News and updates for the Patrick Wymark Boardroom - a website about the Power Game actor.

Maintained by Harry Dobermann. Email me at harry@wymark.org.uk

The Garrison

Uncategorised Posted on Thu, August 06, 2020 22:39:06

Saturday 8th August at 8:30 am on Talking Pictures TV – another chance to see Patrick Wymark as Captain Williams in The Garrison – an episode of Sir Francis Drake starring Terence Morgan. More details here



A Witchfinders Sequel – Saintly Turnip & Onion Soup

Uncategorised Posted on Sat, August 01, 2020 17:23:26

Dedicated followers of these chronicles will recall my attempt to make Ian Ogilvy’s Turnip and Onion Soup in a Witchfinder General themed test eat for the Vincent Price CoStar Cookbook being masterminded by Silver Screen Suppers and Vincent Price Legacy UK. It was slightly compromised by only being able to obtain an anachronistic swede during the Covid lockdown. However, in the brief window that was the loosening of the lockdown, I was able to procure one turnip!

It even says Turnip on the label!

Despite the fact that the turnip is more appropriate to the timescale of Witchfinder General – in the interests of variety, I am dedicating this third attempt at Ian Ogilvy’s Turnip and Onion Soup to Return of the Saint.

The Turnip unfrocked

With the turnip sliced into heavenly haloes, a single red-blooded onion for accompaniment and a crushed clove of garlic tipped into a saucepan of melted butter, the alliodea and brassicaceae were treated to a ten minute sauna, before being dusted with flour and the mildest curry powder.
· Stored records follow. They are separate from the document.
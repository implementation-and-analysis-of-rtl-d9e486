// half_adder: adds two bits of equal weight. s is the sum bit (same
// weight), c the carry (next weight). Purely combinational.
// A standard cell used by the compressors and the Wallace tree.
module half_adder (
  input  logic a,
  input  logic b,
  output logic s,
  output logic c
);
  assign s = a ^ b;
  assign c = a & b;
endmodule
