// kogge_stone_adder: W-bit Kogge-Stone parallel prefix adder, used as the
// final (carry propagate) stage of the Wallace tree multiplier.
//
// Three steps:
//   pre-processing  P(i) = a(i) XOR b(i), G(i) = a(i) AND b(i)
//   carry tree      log2(W) levels; at level l every bit i >= 2^l merges
//                   with bit i - 2^l:  G = G | P & G*,  P = P & P*
//                   (bits below 2^l pass unchanged). Every node drives at
//                   most two nodes of the next level (low fan-out), at the
//                   cost of W*log2(W) - W + 1 prefix nodes and long wires.
//   post-processing C(i) = G(i:0), S(i) = P(i) XOR C(i-1)
// The carry-in is folded into bit 0 before the tree (G(0) = G(0) |
// P(0) & cin), so C(i) includes it; cout is C(W-1). The structure and the
// equations follow the multiplier's description; the carry-in and
// carry-out ports are this design's addition (the multiplier ties cin to
// 0). Purely combinational, log2(W) prefix levels deep.
module kogge_stone_adder
  import wtm_pkg::*;
#(
  parameter int W = 32
) (
  input  logic [W-1:0] a,
  input  logic [W-1:0] b,
  input  logic         cin,
  output logic [W-1:0] sum,
  output logic         cout
);
  localparam int L = (W > 1) ? $clog2(W) : 1;

  logic [W-1:0] p;            // half-sum, kept for the sum bits
  gp_t t0 [W];      // level-0 (single bit) generate/propagate pairs

  assign p = a ^ b;

  for (genvar i = 0; i < W; i++) begin : g_pre
    if (i == 0) begin : g_cin
      assign t0[i] = '{g: (a[i] & b[i]) | (p[i] & cin), p: p[i]};
    end else begin : g_bit
      assign t0[i] = '{g: a[i] & b[i], p: p[i]};
    end
  end

  for (genvar l = 0; l < L; l++) begin : g_level
    gp_t d [W];      // input of this level
    gp_t q [W];      // output of this level
    if (l == 0) begin : g_first
      assign d = t0;
    end else begin : g_chain
      assign d = g_level[l-1].q;
    end
    for (genvar i = 0; i < W; i++) begin : g_node
      if (i >= (1 << l)) begin : g_black
        assign q[i] = gp_merge(d[i], d[i - (1 << l)]);
      end else begin : g_buf
        assign q[i] = d[i];
      end
    end
  end

  for (genvar i = 0; i < W; i++) begin : g_sum
    if (i == 0) begin : g_lsb
      assign sum[i] = p[i] ^ cin;
    end else begin : g_bit
      assign sum[i] = p[i] ^ g_level[L-1].q[i-1].g;
    end
  end

  assign cout = g_level[L-1].q[W-1].g;
endmodule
At this point – the most controversial point – the roots and flowers were gradually subsumed into beef stock – and this time acknowledging Simon Templar’s wanderings in Europe and the United States, I tried two Knorr beef stock cubes.

Boil and Simmer

And after boiling, simmering and blending, it was ready to serve!

Ian Ogilvy’s Turnip and Onion Soup

Whether it was just the turnip that made the difference, or whether the beef stock was less overpowering this time, I’m not sure. But this time the soup did have a satisfyingly heavenly viscosity I’d not noticed in the previous two attempts.

el Santo Toro Loco

Accompanied by an earthy organic Valencian red wine, Ian Ogilvy’s Turnip and Onion Soup was the perfect excuse to revisit The Saint in Trouble and even re-read The Saint I Aint, the biography of Leslie Charteris.

And don’t forget to check out the Vincent Price CoStar Cookbook project here!



Wilder gets the Bird

Uncategorised Posted on Sun, July 26, 2020 16:07:47
Roy Dotrice and John Bird in BBC 3 Power Game Parody

Thanks to researcher Billy Smart for unearthing this parody of The Power Game from the 1966 BBC 1 satire series BBC 3.

Marcia Ashton captures the fluttering eyelids of Rosemary Leach, Roy Dotrice evokes the delivery of Clifford Evans, John Bird recreates the voice and body language of Patrick Wymark as Sir John Wilder – and Ann Firbank (from Series 3 of The Plane Makers) recreates the role of Pamela Wilder! Ironically, Marcia Ashton later appeared in a series 3 episode of ‘The Power Game’

John Bird and Ann Firbank

It’s difficult to date this episode as Ann Firbank and Marcia Warren don’t feature in the Radio Times or newspaper listings – and BBC 3 doesn’t feature in their IMDB listings. Marcia Warren appears to make a reference to the January 1966 episode Point of Balance so it’s likely the sketch was written after that. Like The Power Game, Ned Sherrin’s BBC 3 had to be suspended when the 1966 General Election was called, although BBC 3 returned earlier from 2 April 1966. Billy Smart thinks it’s possible this episode was broadcast in April as John Wells (playing Ken Bligh) is only credited for the April episodes.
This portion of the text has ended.